Unprecedented family relocation deal

, founder of the Witness Protection Program, agreed to an unprecedented thirty-family-member relocation, making it the highest single relocation cost for one witness in the history of the WITSEC. Out of an approved thirty members, sixteen elected to enter. This was the first time the government agreed to protect an entire family group to maintain a witness.
Mermelstein lived under the alias Wes Barclay and worked as chief engineer for the Westgate Vacation Villas in Kissimmee, Florida.

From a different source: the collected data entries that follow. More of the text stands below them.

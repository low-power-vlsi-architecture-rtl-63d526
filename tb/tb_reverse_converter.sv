// tb_reverse_converter -- checks residue-to-binary conversion.
// Defaults (N = K = 4, M = 15*256*17 = 65280): for every X in [0, M-1] the
// residues are formed by integer arithmetic and fed in; the output must be
// X. Where X mod 15 == 0 the residue is given a second time as 15 (all
// ones), the other form of zero modulo 2^N-1. N = 5, K = 3
// (M = 31*256*33): 30000 random X.
module tb_reverse_converter;
  int checks = 0, failures = 0, zero_fix = 0;

  logic [3:0]  a1;
  logic [7:0]  a2;
  logic [4:0]  a3;
  logic [15:0] ax;
  logic [4:0]  b1;
  logic [7:0]  b2;
  logic [5:0]  b3;
  logic [17:0] bx;

  reverse_converter                 dut_a (.x1(a1), .x2(a2), .x3(a3), .x(ax));
  reverse_converter #(.N(5), .K(3)) dut_b (.x1(b1), .x2(b2), .x3(b3), .x(bx));

  task automatic check(string tag, int got, int exp);
    checks++;
    if (got != exp) begin
      failures++;
      if (failures < 10) $display("FAIL %s expected %0d got %0d", tag, exp, got);
    end
  endtask

  initial begin
    #10000000;
    failures++;
    $display("watchdog expired");
    $display("TB_RESULT checks=%0d failures=%0d", checks, failures);
    $finish;
  end

  initial begin
    b1 = '0; b2 = '0; b3 = '0;
    for (int x = 0; x < 65280; x++) begin
      a1 = 4'(x % 15); a2 = 8'(x % 256); a3 = 5'(x % 17); #1;
      if (dut_a.y_raw == '1) zero_fix++;
      check("N=4,K=4", int'(ax), x);
      if (x % 15 == 0) begin
        a1 = 4'd15; #1;
        check("N=4,K=4 x1=15", int'(ax), x);
      end
    end
    for (int v = 0; v < 30000; v++) begin
      int x;
      x = int'($urandom % (31 * 256 * 33));
      b1 = 5'(x % 31); b2 = 8'(x % 256); b3 = 6'(x % 33); #1;
      check("N=5,K=3", int'(bx), x);
    end
    $display("all-ones result mapped to zero %0d times", zero_fix);
    $display("TB_RESULT checks=%0d failures=%0d", checks, failures);
    $finish;
  end
endmodule
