// rns_channel_adder -- the three RNS processing units for addition.
//
// Adds two numbers held as residues of {2^N-1, 2^(N+K), 2^N+1}, each
// channel on its own with no carry between channels:
//   s1 = (a1 + b1) mod (2^N-1)  Brent-Kung modulo 2^N-1 adder (bk_modadd),
//                               zero possibly as all ones;
//   s2 = (a2 + b2) mod 2^(N+K)  Brent-Kung binary adder, carry-out dropped;
//   s3 = (a3 + b3) mod (2^N+1)  modulo 2^N+1 adder, inputs in [0, 2^N].
// Purely combinational. The parallel, carry-free channels follow the source
// design; which adder serves each channel is this design's own choice.
module rns_channel_adder #(
  parameter int unsigned N = 4,
  parameter int unsigned K = 4
) (
  input  logic [N-1:0]   a1,
  input  logic [N+K-1:0] a2,
  input  logic [N:0]     a3,
  input  logic [N-1:0]   b1,
  input  logic [N+K-1:0] b2,
  input  logic [N:0]     b3,
  output logic [N-1:0]   s1,
  output logic [N+K-1:0] s2,
  output logic [N:0]     s3
);
  logic unused_cout;

  bk_modadd  #(.N(N))     u_ch1 (.a(a1), .b(b1), .s(s1));
  bk_adder   #(.N(N + K)) u_ch2 (.a(a2), .b(b2), .cin(1'b0), .s(s2), .cout(unused_cout));
  modadd_2n1 #(.N(N))     u_ch3 (.a(a3), .b(b3), .s(s3));
endmodule
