// tb_rns_channel_adder -- checks the three RNS addition channels at the
// defaults (moduli 15, 256, 17): every pair in the 15 and 17 channels,
// with random 256-channel operands, plus all ones in the 15 channel.
// Expected sums by integer arithmetic.
module tb_rns_channel_adder;
  int checks = 0, failures = 0;

  logic [3:0] a1, b1, s1;
  logic [7:0] a2, b2, s2;
  logic [4:0] a3, b3, s3;

  rns_channel_adder dut (.*);

  initial begin
    #10000000;
    failures++;
    $display("watchdog expired");
    $display("TB_RESULT checks=%0d failures=%0d", checks, failures);
    $finish;
  end

  initial begin
    for (int i = 0; i < 16; i++)
      for (int j = 0; j < 16; j++)
        for (int u = 0; u <= 16; u++)
          for (int w = 0; w <= 16; w++) begin
            int e1;
            a1 = 4'(i); b1 = 4'(j); a3 = 5'(u); b3 = 5'(w);
            a2 = 8'($urandom); b2 = 8'($urandom); #1;
            e1 = (i + j) % 15;
            checks++;
            if (!(int'(s1) == e1 || (s1 == 4'hf && e1 == 0)) ||
                int'(s2) != (int'(a2) + int'(b2)) % 256 ||
                int'(s3) != (u + w) % 17) begin
              failures++;
              if (failures < 10)
                $display("FAIL (%0d,%0d,%0d)+(%0d,%0d,%0d) -> (%0d,%0d,%0d)",
                         a1, a2, a3, b1, b2, b3, s1, s2, s3);
            end
          end
    $display("TB_RESULT checks=%0d failures=%0d", checks, failures);
    $finish;
  end
endmodule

Mermelstein's court testimony

Mermelstein began providing testimony in the indictments of Carlos Lehder, Rafael Cardona Salazar, Pablo Escobar, Jorge Luis Ochoa Vasquez, and also testified against the three Colombians charged with the murder of Barry Seal.
Mermelstein testified at the trials of former kingpin Carlos Lehder and deposed former Panamanian leader Manuel Noriega, among other witness duties while in WITSEC from 1987 until his death in 2008. His testimony, among others, led to Lehder's imprisonment.
Mermelstein's testimony helped bring down the Medellín Cartel's distributors in Miami. In 1985, after he turned informant, a three million dollar contract was placed on his head, which remained until his death in 2008. Mermelstein provided testimony to grand juries in New Orleans, Miami and Los Angeles.
As a direct result of Mermelstein's testimony, indictments were returned against Fabio Ochoa Vasquez, head of the Ochoa family's operations in Medellín; Pablo Escobar Gaviria, infamous Colombian drug lord and narcoterrorist who headed the Gaviria drug family, and Rafael Cardona Salazar, the elusive drug kingpin who headed the cartel's operations in the United States. Together, the Medellín cartel families are believed to have grossed an estimated $7 billion a year in the United States.

A great witness

"Mermelstein is unbelievable as a witness," said Al Winters, a New Orleans federal prosecutor. "I don't know how to express it in any way other than to say I've been doing this for a long time, and he's as good a witness, both in recall and quality of information, as I've ever run into. His connections within the Medellin cartel are the highest." Mermelstein was able to take ledgers written in shorthand unique to the cartel and translate the confusing scrawl into evidence of cocaine sales approaching 2,957 kilos, worth $56 million, said Richard Gregorie, chief assistant U.S. attorney in Miami.
"The real drug war is run through informants, and top-level ones are treated like kings, at least before they testify. Max Mermelstein, the most important witness against the Medellin cartel, drove his handlers nuts with his imperious demands, but he was treated with kid gloves because he was so important to the government. They housed him in a secure location called "the submarine" that had no windows and was situated under a U.S. District Courthouse. When I interviewed Mermelstein in 1987, he demanded that I buy him a speakerphone and a Mont Blanc pen. I bought him the speakerphone."
Justice Department officials said Mermelstein provided narcotics investigators with some of the best intelligence data on the cartel and its methods. Mermelstein testified at the trial of Manuel Antonio Noriega that the U.S. government has paid him $255,900 in rewards and spent another $414,345 on living expenses for him and his family in exchange for information about former associates in the drug business.

Prison sentence reduced

In an unexpected move, U.S. District Judge James M. Ideman ordered Mermelstein released after the two years he served in prison since his arrest, declaring that he was sending "a message to Medellin, Colombia." The judge stated "I'd like to see the country get the best mileage it can out of Mr. Mermelstein." Walsh, who argued for a 10-year sentence, was originally incensed. "At the time, I thought it was unduly generous," he said last week, a few days after the sentencing. "I've had time in the last few days to think about it, and I think the judge made the right move."